A major factor affecting test reliability is the length of the assessment. An assessment with ten items or exercises will, other things being equal, be less reliable than one with 20 items or exercises. To see why this is so, consider the following thought experiment. Suppose we arranged a golf match between a typical weekend golfer and the phenomenal Tiger Woods. The match (read “test”) will consist of a single, par-3 hole at a suitable golf course. Although unlikely, it is entirely conceivable that the weekend golfer could win this “one item” contest. He or she could get lucky and birdie the hole, or if they are really lucky, get a hole in one. Mr. Woods might well simply par the hole, as he has done countless times in his career. Now suppose that the match consisted not of one hole, but of an entire round of 18 holes. The odds against the weekend golfer winning this longer, more reliable match are enormous. Being lucky once or twice is entirely credible, but being lucky enough to beat Mr. Woods over the entire round taxes credulity. The longer the “test,” the more reliably it reflects the two golfers’ relative ability.

Newcomers to testing theory often confuse validity and reliability; some even use the terms interchangeably. A brief, exaggerated example will illustrate the difference between these two essential testing concepts. We noted above that a reliable test rank orders individuals in essentially the same way on two separate administrations of the test. Now, let us suppose that one were to accept, foolishly, the length of a person’s right index finger as a measure of their vocabulary. To exclude the confounding effects of age, we will restrict our target population to persons 18 years of age and older. This is obviously a hopelessly invalid measure of the construct “vocabulary.” But note that were we to administer our “vocabulary” test on two separate occasions (that is, were we to measure the length of the index fingers of a suitable sample of adults on two separate occasions), the resulting two rank orderings would be virtually identical. We have a highly reliable but utterly invalid test.

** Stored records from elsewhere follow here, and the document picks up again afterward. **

// tb_search_feeder: testbench model of the external frame memory for one
// ME engine. On "go" it latches a (2P+N-1)^2 search area and streams it in
// the engines' input format: row y goes out in period y (2P cycles), its LS
// words (columns 0 .. 2P-1) on ls in phases 0 .. 2P-1, its RS words
// (columns 2P .. 2P+N-2) on rs in phases 0 .. N-2 of period y+1. The RS
// words of the previous area's last row go out in the first N-1 cycles
// after go, so "go" may be given back-to-back. k counts the cycles since go.
module tb_search_feeder #(
  parameter int unsigned N     = 4,
  parameter int unsigned P     = 4,
  parameter int unsigned PIX_W = 8,
  localparam int unsigned W    = 2*P + N - 1
) (
  input  logic             clk,
  input  logic             go,
  input  logic [PIX_W-1:0] area [W][W],
  output logic [PIX_W-1:0] ls,
  output logic [PIX_W-1:0] rs,
  output int               k
);
  logic [PIX_W-1:0] cur [W][W];
  logic [PIX_W-1:0] prev_rs [N];
  bit               have_prev = 1'b0;
  bit               have_cur  = 1'b0;
  int               kq = -1;

  always @(posedge clk) begin
    if (go) begin
      for (int p = 0; p < int'(N) - 1; p++) prev_rs[p] <= cur[W-1][2*P+p];
      have_prev <= have_cur;
      have_cur  <= 1'b1;
      cur <= area;
      kq  <= 0;
    end else if (kq >= 0) kq <= kq + 1;
  end

  always_comb begin
    int g, p;
    g  = (kq < 0) ? 0 : kq / (2*P);
    p  = (kq < 0) ? 0 : kq % (2*P);
    ls = '0;
    rs = '0;
    if (kq >= 0) begin
      if (g < int'(W)) ls = cur[g][p];
      if (p < int'(N) - 1) begin
        if (g == 0) rs = have_prev ? prev_rs[p] : '0;
        else if (g - 1 < int'(W)) rs = cur[g-1][2*P+p];
      end
    end
  end
  assign k = kq;
endmodule
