// Shared body of the fsbma_me_top testbenches. The including module defines
// localparams N, P, PIX_W, ERR_W, PH_W and DO_CASCADE (run test 2) and
// instantiates chip 0, the top,
// in generate block g_chip[0].u_top, and chip 1, the partner of the
// cascade test (only with DO_CASCADE), as a bare semi-systolic and
// systolic processor; all are
// wired to the arrays below (index [chip][engine], engine 0 =
// semi-systolic, 1 = systolic). Chip 1's extended-range signals exist only
// to keep the arrays uniform and stay unused.
//
// Checks, for both engines:
//   1. a standalone search followed by a back-to-back search: MV, MAD,
//      latency and spacing against an independent model;
//   2. a two-chip cascade for a 2N-row x N-column reference block: chip 0 in
//      MODE_PARTIAL feeds its per-candidate MADs to chip 1 in MODE_LAST,
//      which must report the MV of the whole block.
//   3. an extended-range search [-2P, 2P-1] on chip 0's four-processor
//      unit, with the best match planted outside [-P, P-1]: MV, MAD and
//      latency against an independent model.
// Each mechanism (boundary bus switch, back-to-back start, partial-MAD
// output, last-in-chain result, extended-range result) is counted and must
// occur.

import me_pkg::*;

localparam int unsigned W    = 2*P + N - 1;
localparam int unsigned WT   = 2*P + 2*N - 1;                  // tall area rows
localparam int unsigned TSCH = 2*P*(N-1) + 4*P*P;

logic clk = 1'b0;
logic rst_n = 1'b0;
always #5 clk = ~clk;

logic                 start_s  [2][2];
me_mode_e             mode_s   [2][2];
logic [PIX_W-1:0]     ls_s     [2][2];
logic [PIX_W-1:0]     rs_s     [2][2];
logic                 rld_s    [2][2];
logic [PIX_W-1:0]     rin_s    [2][2];
logic [ERR_W-1:0]     ein_s    [2][2];
logic [PIX_W-1:0]     lso_s    [2][2];
logic [PIX_W-1:0]     rso_s    [2][2];
logic                 busy_s   [2][2];
logic                 mvv_s    [2][2];
logic signed [PH_W:0] mvx_s    [2][2];
logic signed [PH_W:0] mvy_s    [2][2];
logic [ERR_W-1:0]     mad_s    [2][2];
logic                 ev_s     [2][2];
logic [ERR_W-1:0]     eo_s     [2][2];

// feeders: one per chip and engine
logic             go_s   [2][2];
logic [PIX_W-1:0] farea  [2][2][W][W];
int               fk_s   [2][2];

for (genvar c = 0; c < 2; c++) begin : g_feed
  for (genvar e = 0; e < 2; e++) begin : g_eng
    tb_search_feeder #(.N(N), .P(P), .PIX_W(PIX_W)) u_feed (
      .clk(clk), .go(go_s[c][e]), .area(farea[c][e]), .ls(ls_s[c][e]), .rs(rs_s[c][e]), .k(fk_s[c][e]));
  end
end

// extended-range unit (wr_*): chip 0 is tested, chip 1's is idle
localparam int unsigned WW = 4*P + N - 1;
logic                   wr_start [2];
logic [PIX_W-1:0]       wr_ls    [2][4];
logic [PIX_W-1:0]       wr_rs    [2][4];
logic                   wr_rld   [2];
logic [PIX_W-1:0]       wr_rin   [2];
logic                   wr_busy  [2];
logic                   wr_mvv   [2];
logic signed [PH_W+1:0] wr_mvx   [2];
logic signed [PH_W+1:0] wr_mvy   [2];
logic [ERR_W-1:0]       wr_mad   [2];
logic                   wr_go = 1'b0;
logic [PIX_W-1:0]       wr_sub [4][W][W];
int                     wr_fk  [4];

for (genvar k = 0; k < 4; k++) begin : g_wfeed
  tb_search_feeder #(.N(N), .P(P), .PIX_W(PIX_W)) u_feed (
    .clk(clk), .go(wr_go), .area(wr_sub[k]), .ls(wr_ls[0][k]), .rs(wr_rs[0][k]), .k(wr_fk[k]));
  assign wr_ls[1][k] = '0;
  assign wr_rs[1][k] = '0;
end

int checks = 0;
int failures = 0;
int unsigned cyc = 0;
always @(posedge clk) cyc <= cyc + 1;

int n_boundary [2] = '{0, 0};
int n_b2b      [2] = '{0, 0};
int n_partial  [2] = '{0, 0};
int n_last     [2] = '{0, 0};
int n_wide         = 0;

always @(posedge clk) if (rst_n) begin
  if (g_chip[0].u_top.u_ssa.c_valid && g_chip[0].u_top.u_ssa.col_rs != '0) n_boundary[0]++;
  if (g_chip[0].u_top.u_sa.c_valid  && g_chip[0].u_top.u_sa.col_rs  != '0) n_boundary[1]++;
  for (int e = 0; e < 2; e++) if (ev_s[0][e]) n_partial[e]++;
end

task automatic check(input bit ok, input string what);
  checks++;
  if (!ok) begin failures++; $display("FAIL: %s", what); end
endtask

typedef logic [PIX_W-1:0] tall_t [WT][W];
typedef logic [PIX_W-1:0] tref_t [2*N][N];

// full-search model over an H-row reference block (H = N or 2N)
task automatic model(input tall_t a, input tref_t r, input int h,
                     output int bx, output int by, output int unsigned bm);
  bm = 32'hFFFF_FFFF; bx = 0; by = 0;
  for (int y = 0; y < 2*P; y++)
    for (int x = 0; x < 2*P; x++) begin
      int unsigned s = 0;
      for (int i = 0; i < h; i++)
        for (int j = 0; j < int'(N); j++)
          s += (a[y+i][x+j] > r[i][j]) ? int'(a[y+i][x+j] - r[i][j]) : int'(r[i][j] - a[y+i][x+j]);
      if (s < bm) begin bm = s; bx = x; by = y; end
    end
endtask

function automatic void rand_area(ref tall_t a, ref tref_t r, input int px, input int py, input int h);
  for (int y = 0; y < int'(WT); y++) for (int x = 0; x < int'(W); x++) a[y][x] = PIX_W'($urandom);
  for (int i = 0; i < 2*int'(N); i++) for (int j = 0; j < int'(N); j++) r[i][j] = PIX_W'($urandom);
  for (int i = 0; i < h; i++) for (int j = 0; j < int'(N); j++) begin
    int v = int'(r[i][j]) + int'($urandom_range(0, 4));
    a[py+i][px+j] = (v > 255) ? 8'hFF : PIX_W'(v);
  end
endfunction

// window of the tall area starting at row r0 -> feeder input of (chip, engine)
task automatic set_area(input int c, input int e, input tall_t a, input int r0);
  for (int y = 0; y < int'(W); y++) for (int x = 0; x < int'(W); x++) farea[c][e][y][x] = a[r0+y][x];
endtask

task automatic load_ref(input int c, input int e, input tref_t r, input int r0);
  for (int n = int'(N*N) - 1; n >= 0; n--) begin
    rld_s[c][e] <= 1'b1;
    rin_s[c][e] <= r[r0 + n / int'(N)][n % int'(N)];
    @(posedge clk);
  end
  rld_s[c][e] <= 1'b0;
endtask

function automatic int unsigned lat(input int e);
  return 2*P*(N-1) + 4*P*P + N + 2 + ((e == 1) ? N : 0);
endfunction

// wait for the next result of (chip, engine); returns the edge count
task automatic wait_mv(input int c, input int e, output int unsigned t);
  do @(posedge clk); while (!mvv_s[c][e]);
  t = cyc;
endtask

task automatic expect_mv(input int c, input int e, input tall_t a, input tref_t r, input int h,
                         input int unsigned extra, input string tag);
  int bx, by; int unsigned bm;
  model(a, r, h, bx, by, bm);
  check(mvx_s[c][e] == bx - int'(P) && mvy_s[c][e] == by - int'(P) && mad_s[c][e] == ERR_W'(bm + extra),
        $sformatf("%s engine %0d: MV (%0d,%0d) MAD %0d, expected (%0d,%0d) %0d", tag, e,
                  mvx_s[c][e], mvy_s[c][e], mad_s[c][e], bx - int'(P), by - int'(P), bm + extra));
endtask

// Test 1 on chip 0, engine e: search a, then b back-to-back
task automatic standalone_pair(input int e);
  tall_t a, b; tref_t ra, rb;
  int unsigned t0, t1, t2;
  rand_area(a, ra, 3, 5, N);
  rand_area(b, rb, 2*P - 1, 0, N);
  mode_s[0][e] = MODE_STANDALONE;
  load_ref(0, e, ra, 0);
  set_area(0, e, a, 0);
  start_s[0][e] <= 1'b1; go_s[0][e] <= 1'b1;
  @(posedge clk); t0 = cyc;
  start_s[0][e] <= 1'b0; go_s[0][e] <= 1'b0;
  repeat (2*P*(N-1) + 5) @(posedge clk);
  start_s[0][e] <= 1'b1;                       // next search requested while busy
  @(posedge clk);
  start_s[0][e] <= 1'b0;
  set_area(0, e, b, 0);
  wait (fk_s[0][e] == int'(TSCH) - 1);
  go_s[0][e] <= 1'b1;
  @(posedge clk);
  go_s[0][e] <= 1'b0;
  wait_mv(0, e, t1);
  check(t1 - t0 == lat(e), $sformatf("engine %0d latency %0d, expected %0d", e, t1 - t0, lat(e)));
  expect_mv(0, e, a, ra, N, 0, "standalone");
  wait (fk_s[0][e] >= 2*int'(N));
  load_ref(0, e, rb, 0);
  wait_mv(0, e, t2);
  check(t2 - t1 == TSCH, $sformatf("engine %0d back-to-back spacing %0d, expected %0d", e, t2 - t1, TSCH));
  if (t2 - t1 == TSCH) n_b2b[e]++;
  expect_mv(0, e, b, rb, N, 0, "back-to-back");
  while (busy_s[0][e]) @(posedge clk);
endtask

// Test 2: chips 0 and 1, engine e, 2N-row reference block
task automatic cascade(input int e);
  tall_t a; tref_t r;
  int unsigned t;
  rand_area(a, r, 2*P - 3, 2*P - 2, 2*N);
  mode_s[0][e] = MODE_PARTIAL;
  mode_s[1][e] = MODE_LAST;
  fork
    load_ref(0, e, r, 0);
    load_ref(1, e, r, N);
  join
  set_area(0, e, a, 0);
  set_area(1, e, a, N);
  start_s[0][e] <= 1'b1; go_s[0][e] <= 1'b1;
  @(posedge clk);
  start_s[0][e] <= 1'b0; go_s[0][e] <= 1'b0;
  start_s[1][e] <= 1'b1; go_s[1][e] <= 1'b1;   // one cycle behind chip 0
  @(posedge clk);
  start_s[1][e] <= 1'b0; go_s[1][e] <= 1'b0;
  wait_mv(1, e, t);
  expect_mv(1, e, a, r, 2*N, 0, "cascade");
  check(eo_s[1][e] == mad_s[1][e], "cascade: Error_out of the last chip is the minimum MAD");
  n_last[e]++;
  while (busy_s[0][e] || busy_s[1][e]) @(posedge clk);
  mode_s[0][e] = MODE_STANDALONE;
  mode_s[1][e] = MODE_STANDALONE;
endtask

// Test 3: extended search range [-2P, 2P-1] on chip 0's four-processor
// unit. Reference model: first minimum inside each quadrant in raster
// order; quadrants compared in chain order 0..3, a later one only if
// strictly smaller.
typedef logic [PIX_W-1:0] wide_t [WW][WW];
typedef logic [PIX_W-1:0] nref_t [N][N];
task automatic wide_search();
  wide_t a; nref_t r;
  int unsigned t0, t1, bm;
  int bx, by;
  // loop bounds held in variables so that the simulator keeps the loops
  int nn = int'(N), pp = int'(P), ww = int'(WW), w1 = int'(W);
  for (int y = 0; y < ww; y++) for (int x = 0; x < ww; x++) a[y][x] = PIX_W'($urandom);
  for (int i = 0; i < nn; i++) for (int j = 0; j < nn; j++) r[i][j] = PIX_W'($urandom);
  for (int i = 0; i < nn; i++) for (int j = 0; j < nn; j++) begin     // plant in quadrant 1
    int v = int'(r[i][j]) + int'($urandom_range(0, 3));
    a[1 + i][4*P - 2 + j] = (v > 255) ? 8'hFF : PIX_W'(v);
  end
  bm = 32'hFFFF_FFFF; bx = 0; by = 0;
  for (int k = 0; k < 4; k++) begin
    int unsigned qm = 32'hFFFF_FFFF; int qx = 0, qy = 0;
    for (int y = 0; y < 2*pp; y++) for (int x = 0; x < 2*pp; x++) begin
      int gy = 2*int'(P)*(k/2) + y, gx = 2*int'(P)*(k%2) + x;
      int unsigned sad = 0;
      for (int i = 0; i < nn; i++) for (int j = 0; j < nn; j++) begin
        int d = int'(a[gy+i][gx+j]) - int'(r[i][j]);
        sad += (d < 0) ? -d : d;
      end
      if (sad < qm) begin qm = sad; qx = gx; qy = gy; end
    end
    if (k == 0 || qm < bm) begin bm = qm; bx = qx - 2*int'(P); by = qy - 2*int'(P); end
  end
  for (int k = 0; k < 4; k++)
    for (int y = 0; y < w1; y++) for (int x = 0; x < w1; x++)
      wr_sub[k][y][x] = a[2*P*(k/2) + y][2*P*(k%2) + x];
  for (int n = nn*nn - 1; n >= 0; n--) begin
    wr_rld[0] <= 1'b1;
    wr_rin[0] <= r[n / nn][n % nn];
    @(posedge clk);
  end
  wr_rld[0] <= 1'b0;
  wr_start[0] <= 1'b1; wr_go <= 1'b1;
  @(posedge clk); t0 = cyc;
  wr_start[0] <= 1'b0; wr_go <= 1'b0;
  do @(posedge clk); while (!wr_mvv[0]);
  t1 = cyc;
  check(t1 - t0 == lat(0) + 4, $sformatf("extended range: latency %0d, expected %0d", t1 - t0, lat(0) + 4));
  check(int'(wr_mvx[0]) == bx && int'(wr_mvy[0]) == by && wr_mad[0] == ERR_W'(bm),
        $sformatf("extended range: MV (%0d,%0d) MAD %0d, expected (%0d,%0d) %0d",
                  wr_mvx[0], wr_mvy[0], wr_mad[0], bx, by, bm));
  if (int'(wr_mvx[0]) >= int'(P) || int'(wr_mvx[0]) < -int'(P) || int'(wr_mvy[0]) < -int'(P)) n_wide++;
  while (wr_busy[0]) @(posedge clk);
endtask

// chip 0's partial MADs are chip 1's error_in
always_comb begin
  for (int e = 0; e < 2; e++) begin
    ein_s[0][e] = '0;
    ein_s[1][e] = eo_s[0][e];
  end
end

initial begin
  repeat (20 * (TSCH + 4*N*N) + 5000) @(posedge clk);
  failures++;
  $display("watchdog expired");
  $display("TB_RESULT checks=%0d failures=%0d", checks, failures);
  $finish;
end

initial begin
  for (int c = 0; c < 2; c++) for (int e = 0; e < 2; e++) begin
    start_s[c][e] = 1'b0; mode_s[c][e] = MODE_STANDALONE; rld_s[c][e] = 1'b0;
    rin_s[c][e] = '0; go_s[c][e] = 1'b0;
  end
  for (int c = 0; c < 2; c++) begin
    wr_start[c] = 1'b0; wr_rld[c] = 1'b0; wr_rin[c] = '0;
  end
  repeat (3) @(posedge clk);
  rst_n <= 1'b1;
  @(posedge clk);
  fork
    standalone_pair(0);
    standalone_pair(1);
    wide_search();
  join
  if (DO_CASCADE) begin
    fork
      cascade(0);
      cascade(1);
    join
  end
  for (int e = 0; e < 2; e++) begin
    check(n_boundary[e] > 0, $sformatf("engine %0d: boundary bus switch never happened", e));
    check(n_b2b[e] > 0, $sformatf("engine %0d: back-to-back search never happened", e));
    if (DO_CASCADE) begin
      check(n_partial[e] > 0, $sformatf("engine %0d: partial-MAD output never happened", e));
      check(n_last[e] > 0, $sformatf("engine %0d: last-in-chain result never happened", e));
    end
    $display("engine %0d: boundary=%0d back_to_back=%0d partial=%0d last=%0d",
             e, n_boundary[e], n_b2b[e], n_partial[e], n_last[e]);
  end
  check(n_wide > 0, "extended range: no vector outside [-P, P-1] was found");
  $display("extended range: results outside [-P, P-1]=%0d", n_wide);
  $display("TB_RESULT checks=%0d failures=%0d", checks, failures);
  $finish;
end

The numerical index of reliability is scaled from 0, the total absence of reliability, to 1, perfect reliability. What does zero reliability mean? Consider another thought experiment. Many people believe that there are individuals who are naturally luckier than the rest of us. Suppose we were to test this notion by attempting to rank order people according to their “coin tossing ability.” Our hypothesis is that when instructed to “toss heads,” some individuals can do so consistently more often then others. We instruct 50 randomly chosen individuals to toss a coin 100 times. They are to “attempt to toss as many heads as possible.” We record the number of heads tossed by each individual. The experiment is then repeated and the results are again recorded. It should come as no surprise that the correlation between the first rank order and the second would likely be near zero. The coin-tossing test has essentially zero reliability.

Perfect reliability, on the other hand, implies that both the rank orders and score distributions of a large sample of persons on two administrations of the same test, or on the administrations of equivalent tests, would be identical. The finger test of vocabulary discussed above is an example. In educational and psychological assessment, perfect reliability is hard to come by.